What are we to think about a justice system that works best and most effectively for people with a lot of money? What are we to think of a ballot initiative system that pays $10 for a signature or a legislator who prefers to follow policy handed to her by a corporate lobbyist rather than stand for her principles? Or even very simply what are we to think of a public service like TSA in our airports that offers people with more expensive plane tickets better service?

In the 19th century we fought our bloodiest battle because the southern states only wanted the right of freedom to be extended so far. They knew if it were extended to blacks, their successful agricultural economy would collapse. Suddenly the lofty ideas of equality borrowed from the French philosophers and embodied in the US constitution weren't such a hot idea. But have we really changed that much since then?

We were all stunned that the murderers of Mumbai were poor villagers who were brainwashed and bought for minor sums to go attack civilians, but everyday in America we put our principles aside in the name of profit.

Mormons who represent 2% of California's population used their majority power in Utah to collect $40 million and influence a vote to take away the rights of a minority two states away. In an age where politics get played out on the TV screen, we only get to hear from candidates who have the money to pay the high costs of advertising. And our democratic debates get washed down into very costly and highly insipid, thirty-second sound bites. Our department of defense was so eager to find warriors that they convinced the justice department to waive sentences of felons who agreed to go fight in a war. From my house I can see a bridge that was declared unsafe for earthquakes in 1989! Hundreds of thousands of people cross it weekly and we still haven't replaced it even though I live in one of the most prosperous areas of the country.

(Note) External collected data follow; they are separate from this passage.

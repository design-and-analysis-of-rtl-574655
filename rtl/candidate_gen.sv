// candidate_gen -- hardware candidate generation and matching sequencer.
//
// After a projected database with n_items frequent items has been loaded
// into the systolic tree, this block mines it without host help: it walks
// through every non-empty subset of the items (bit mask 1 .. 2**n_items-1),
// sends each subset to the tree as a candidate item set (MSG_SCAN, the items
// in increasing order, then MSG_COUNT), waits for the support that the
// control PE returns, and compares it with the minimum support `threshold`.
// A candidate whose support is at least the threshold is reported on
// pat_valid / pat_mask / pat_support for one clock. `done` pulses once after
// the last candidate.
//
// The document states that candidates are generated and matched in hardware
// and that a candidate is frequent when its support is no less than the
// threshold. How they are enumerated is this design's own choice: the
// simplest exhaustive order (binary counting over the item mask), no
// pruning, one candidate in the tree at a time. The projected database's
// items are expected as item numbers 0 .. n_items-1, in the order in which
// the items of each transaction were sent.
//
// Timing per candidate: 1 clock for MSG_SCAN, N clocks to walk the item mask
// (an idle link for an absent item), 1 clock for MSG_COUNT, then the tree's
// collection latency, then 1 clock to decide.
module candidate_gen
  import fpm_pkg::*;
#(
  parameter int unsigned ITEM_W = 8,
  parameter int unsigned CNT_W  = 20,
  parameter int unsigned N      = 4
) (
  input  logic                   clk,
  input  logic                   rst,
  input  logic                   start,
  input  logic [$clog2(N+1)-1:0] n_items,
  input  logic [CNT_W-1:0]       threshold,
  output logic                   busy,
  output logic                   done,
  // to the control PE
  output msg_kind_e              out_kind,
  output logic [ITEM_W-1:0]      out_item,
  input  logic [CNT_W-1:0]       support,
  input  logic                   support_valid,
  // frequent patterns
  output logic                   pat_valid,
  output logic [N-1:0]           pat_mask,
  output logic [CNT_W-1:0]       pat_support
);

  typedef enum logic [2:0] {
    S_IDLE, S_SCAN, S_ITEMS, S_COUNT, S_WAIT, S_NEXT
  } state_e;

  localparam int unsigned IDX_W = (N > 1) ? $clog2(N) : 1;

  state_e           state_q;
  logic [N:0]       mask_q;      // one bit wider so 2**N fits
  logic [N:0]       last_q;      // 2**n_items - 1
  logic [IDX_W-1:0] idx_q;
  logic [CNT_W-1:0] sup_q;
  logic [N-1:0]     cand;        // current candidate item set

  assign cand = mask_q[N-1:0];

  always_ff @(posedge clk) begin
    if (rst) begin
      state_q     <= S_IDLE;
      mask_q      <= '0;
      last_q      <= '0;
      idx_q       <= '0;
      sup_q       <= '0;
      done        <= 1'b0;
      pat_valid   <= 1'b0;
      pat_mask    <= '0;
      pat_support <= '0;
    end else begin
      done      <= 1'b0;
      pat_valid <= 1'b0;
      unique case (state_q)
        S_IDLE: if (start) begin
          if (n_items == '0) begin
            done <= 1'b1;
          end else begin
            mask_q  <= (N+1)'(1);
            last_q  <= ((N+1)'(1) << n_items) - (N+1)'(1);
            state_q <= S_SCAN;
          end
        end
        S_SCAN: begin
          idx_q   <= '0;
          state_q <= S_ITEMS;
        end
        S_ITEMS: begin
          if (idx_q == IDX_W'(N - 1)) state_q <= S_COUNT;
          else                        idx_q   <= idx_q + IDX_W'(1);
        end
        S_COUNT: state_q <= S_WAIT;
        S_WAIT: if (support_valid) begin
          sup_q   <= support;
          state_q <= S_NEXT;
        end
        S_NEXT: begin
          if (sup_q >= threshold) begin
            pat_valid   <= 1'b1;
            pat_mask    <= cand;
            pat_support <= sup_q;
          end
          if (mask_q == last_q) begin
            done    <= 1'b1;
            state_q <= S_IDLE;
          end else begin
            mask_q  <= mask_q + (N+1)'(1);
            state_q <= S_SCAN;
          end
        end
        default: state_q <= S_IDLE;
      endcase
    end
  end

  always_comb begin
    out_kind = MSG_NONE;
    out_item = '0;
    unique case (state_q)
      S_SCAN:  out_kind = MSG_SCAN;
      S_ITEMS: if (cand[idx_q]) begin
        out_kind = MSG_ITEM;
        out_item = ITEM_W'(idx_q);
      end
      S_COUNT: out_kind = MSG_COUNT;
      default: ;
    endcase
  end

  assign busy = (state_q != S_IDLE);

endmodule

A few years ago federal legislation passed to limit the amount of money that a candidate could spend on an election. The next day the National Rifle Association announced they would sue the US government for violation of their first amendment rights. Not remembering any reference to guns in the first amendment I googled the bill of rights. How could the first amendment possibly affect their (ad nauseum) precious right to tote guns, I wondered. Of course the NRA were referring to their freedom of speech -- as in money = speech.

And there you have it in a nutshell.

A true democracy struggles everyday to uphold the notion that each voice is equal. But in a country where dollars speak loudest democracy slips away.

Is it possible we fought a war to become proud citizens of a new country rather than subjects of a frumpy king and instead became lowly consumers in a giant market?